Le pari plus précis de Polymarket sur l’adoption ou non de la loi H.R. 3633 en 2026 a attiré environ 11,5 millions de dollars. La probabilité implicite s’établit à un maigre 13 %, ce qui représente un effondrement spectaculaire par rapport aux 82 % que les traders tablaient en février.

Polymarket screenshot
Source de l’image : Polymarket, le 31 août 2026.

Trois batailles menacent de faire voler en éclats le cadre réglementaire du Congrès en matière de cryptomonnaies

Ce combat va bien au-delà d’une simple nouvelle mise en scène à Washington. Le CLARITY Act créerait un cadre fédéral pour les marchés des cryptomonnaies, conférerait à la Commodity Futures Trading Commission (CFTC) l’autorité exclusive sur les marchés au comptant des actifs numériques et laisserait à la Securities and Exchange Commission (SEC) la supervision de certaines offres de titres et de l’activité boursière.

Trois points de discorde mettent désormais à mal la coalition nécessaire pour obtenir les 60 voix requises au Sénat : les restrictions éthiques concernant les responsables gouvernementaux et les cryptomonnaies, les récompenses en stablecoins que les banques considèrent comme une concurrence pour les dépôts, et les protections couvrant la finance décentralisée (DeFi) et les développeurs de logiciels sans garde.

Plusieurs démocrates qui semblaient autrefois ouverts à la négociation ont critiqué le dernier texte, tandis que les groupes bancaires continuent de s'en prendre au rendement des stablecoins. Les républicains, notamment les sénateurs Cynthia Lummis, Tim Scott, John Boozman, John Thune et Thom Tillis, comptent toujours parmi les plus fervents partisans du projet de loi.

La SEC et la CFTC vont de l’avant alors que le Congrès laisse filer le temps

Les régulateurs n’attendent pas les législateurs. Les travaux de la SEC sur la réglementation des cryptomonnaies et ceux de la CFTC concernant les plateformes d’échange, le trading à effet de levier et la finance décentralisée (DeFi) pourraient constituer des éléments majeurs du cadre réglementaire sans l’intervention du Congrès, même si les futures administrations peuvent généralement abroger plus facilement les règles des agences que les lois fédérales.

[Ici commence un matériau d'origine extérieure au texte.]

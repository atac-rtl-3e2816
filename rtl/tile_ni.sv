// tile_ni: network interface of a tile.
//
// Joins a tile's agents (agent 0: the core and its caches, agent 1: the directory slice,
// agent 2: the memory controller, present only in the tile that holds one) to the two ways
// into and out of the tile. Outgoing packets from the agents are merged by a round-robin
// arbiter that keeps its grant for a whole packet and enter the ENet router's local port.
// Incoming packets arrive from the router's local output (traffic from the same cluster) and
// from the cluster's two BNet buses (traffic that came over the ONet). Each BNet bus has a
// receive buffer at the tile; a flit is written into it only if it is a broadcast or is
// addressed to this core, so unicasts for the other cores of the cluster are dropped at once.
// The three incoming streams are merged (again a whole packet at a time) and handed to the
// agent that handles the message type: requests, evictions and acknowledgements to the
// directory, memory reads and write-backs to the memory controller, all else to the core.
//
// Timing: no added cycle on the send side; one cycle through a receive buffer on the BNet
// side; none on the router side. The drop-at-the-tile filtering follows the document; the
// buffers, the arbitration and the agent split are choices of this design.
module tile_ni
  import atac_pkg::*;
#(
  parameter int unsigned RX_DEPTH = 4
) (
  input  logic     clk,
  input  logic     rst_n,
  input  core_id_t my_id,
  // agents -> network
  input  logic     src_valid [3],
  input  flit_t    src_flit  [3],
  output logic     src_ready [3],
  // network -> agents
  output logic     dst_valid [3],
  output flit_t    dst_flit  [3],
  input  logic     dst_ready [3],
  // router local port
  output logic     inj_valid,
  output flit_t    inj_flit,
  input  logic     inj_ready,
  input  logic     ej_valid,
  input  flit_t    ej_flit,
  output logic     ej_ready,
  // BNet buses of the cluster
  input  logic     bnet_valid [2],
  input  flit_t    bnet_flit  [2],
  output logic     bnet_ready [2]
);
  // ---------------- injection ----------------
  logic [2:0] ireq, ignt;
  logic [1:0] iidx;
  logic       iany, itake;

  always_comb for (int i = 0; i < 3; i++) ireq[i] = src_valid[i];

  rr_arb #(.N(3)) u_inj (
    .clk, .rst_n, .req(ireq), .adv(itake), .tail(src_flit[iidx].meta.tail),
    .gnt(ignt), .gnt_idx(iidx), .any(iany)
  );
  assign itake     = iany && inj_ready;
  assign inj_valid = iany;
  assign inj_flit  = src_flit[iidx];
  always_comb for (int i = 0; i < 3; i++) src_ready[i] = itake && ignt[i];

  // ---------------- BNet receive buffers ----------------
  logic  b_empty [2];
  logic  b_full  [2];
  logic  b_pop   [2];
  flit_t b_head  [2];

  for (genvar b = 0; b < 2; b++) begin : g_rx
    logic mine;
    assign mine = bnet_valid[b] && (bnet_flit[b].meta.bcast || bnet_flit[b].meta.dst == my_id);
    sync_fifo #(.T(flit_t), .DEPTH(RX_DEPTH)) u_rx (
      .clk, .rst_n, .push(mine), .wr_data(bnet_flit[b]),
      .pop(b_pop[b]), .rd_data(b_head[b]),
      .full(b_full[b]), .empty(b_empty[b]), .count()
    );
    assign bnet_ready[b] = !b_full[b];
  end

  // ---------------- ejection ----------------
  logic [2:0] ereq, egnt;
  logic [1:0] eidx;
  logic       eany, etake;
  flit_t      ecand [3];
  flit_t      ef;
  logic [1:0] agent;

  assign ecand[0] = ej_flit;
  assign ecand[1] = b_head[0];
  assign ecand[2] = b_head[1];
  assign ereq = {!b_empty[1], !b_empty[0], ej_valid};
  assign ef   = ecand[eidx];

  always_comb begin
    unique case (ef.meta.mtype)
      MSG_REQ_SH, MSG_REQ_EX, MSG_EVICT, MSG_ACK: agent = 2'd1;
      MSG_MEM_RD, MSG_MEM_WB:                     agent = 2'd2;
      default:                                    agent = 2'd0;
    endcase
  end

  rr_arb #(.N(3)) u_ej (
    .clk, .rst_n, .req(ereq), .adv(etake), .tail(ef.meta.tail),
    .gnt(egnt), .gnt_idx(eidx), .any(eany)
  );
  assign etake = eany && dst_ready[agent];

  always_comb begin
    for (int a = 0; a < 3; a++) begin
      dst_valid[a] = eany && (agent == 2'(a));
      dst_flit[a]  = ef;
    end
  end
  assign ej_ready = etake && egnt[0];
  assign b_pop[0] = etake && egnt[1];
  assign b_pop[1] = etake && egnt[2];
endmodule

Le 15 septembre devient donc une date charnière. Même si les sénateurs parviennent à franchir l’obstacle procédural des 60 voix, le Congrès est confronté à un calendrier chargé, entre le financement du gouvernement, la législation sur la défense et les élections de mi-mandat qui approchent. Un nouvel échec pourrait repousser la bataille plus large sur la structure du marché à une session de fin de mandat ou à 2027.

Pour les entreprises du secteur des cryptomonnaies, les banques et les investisseurs, la question n’est plus de savoir si Washington continue de parler de CLARITY, mais si les sénateurs parviendront à rassembler suffisamment de voix le 15 septembre pour maintenir le projet en vie.

Cet article a été traduit de l'anglais à l'aide de l'IA. La version originale en anglais fait foi ; les traductions automatiques peuvent contenir des inexactitudes, en particulier dans la terminologie juridique et réglementaire.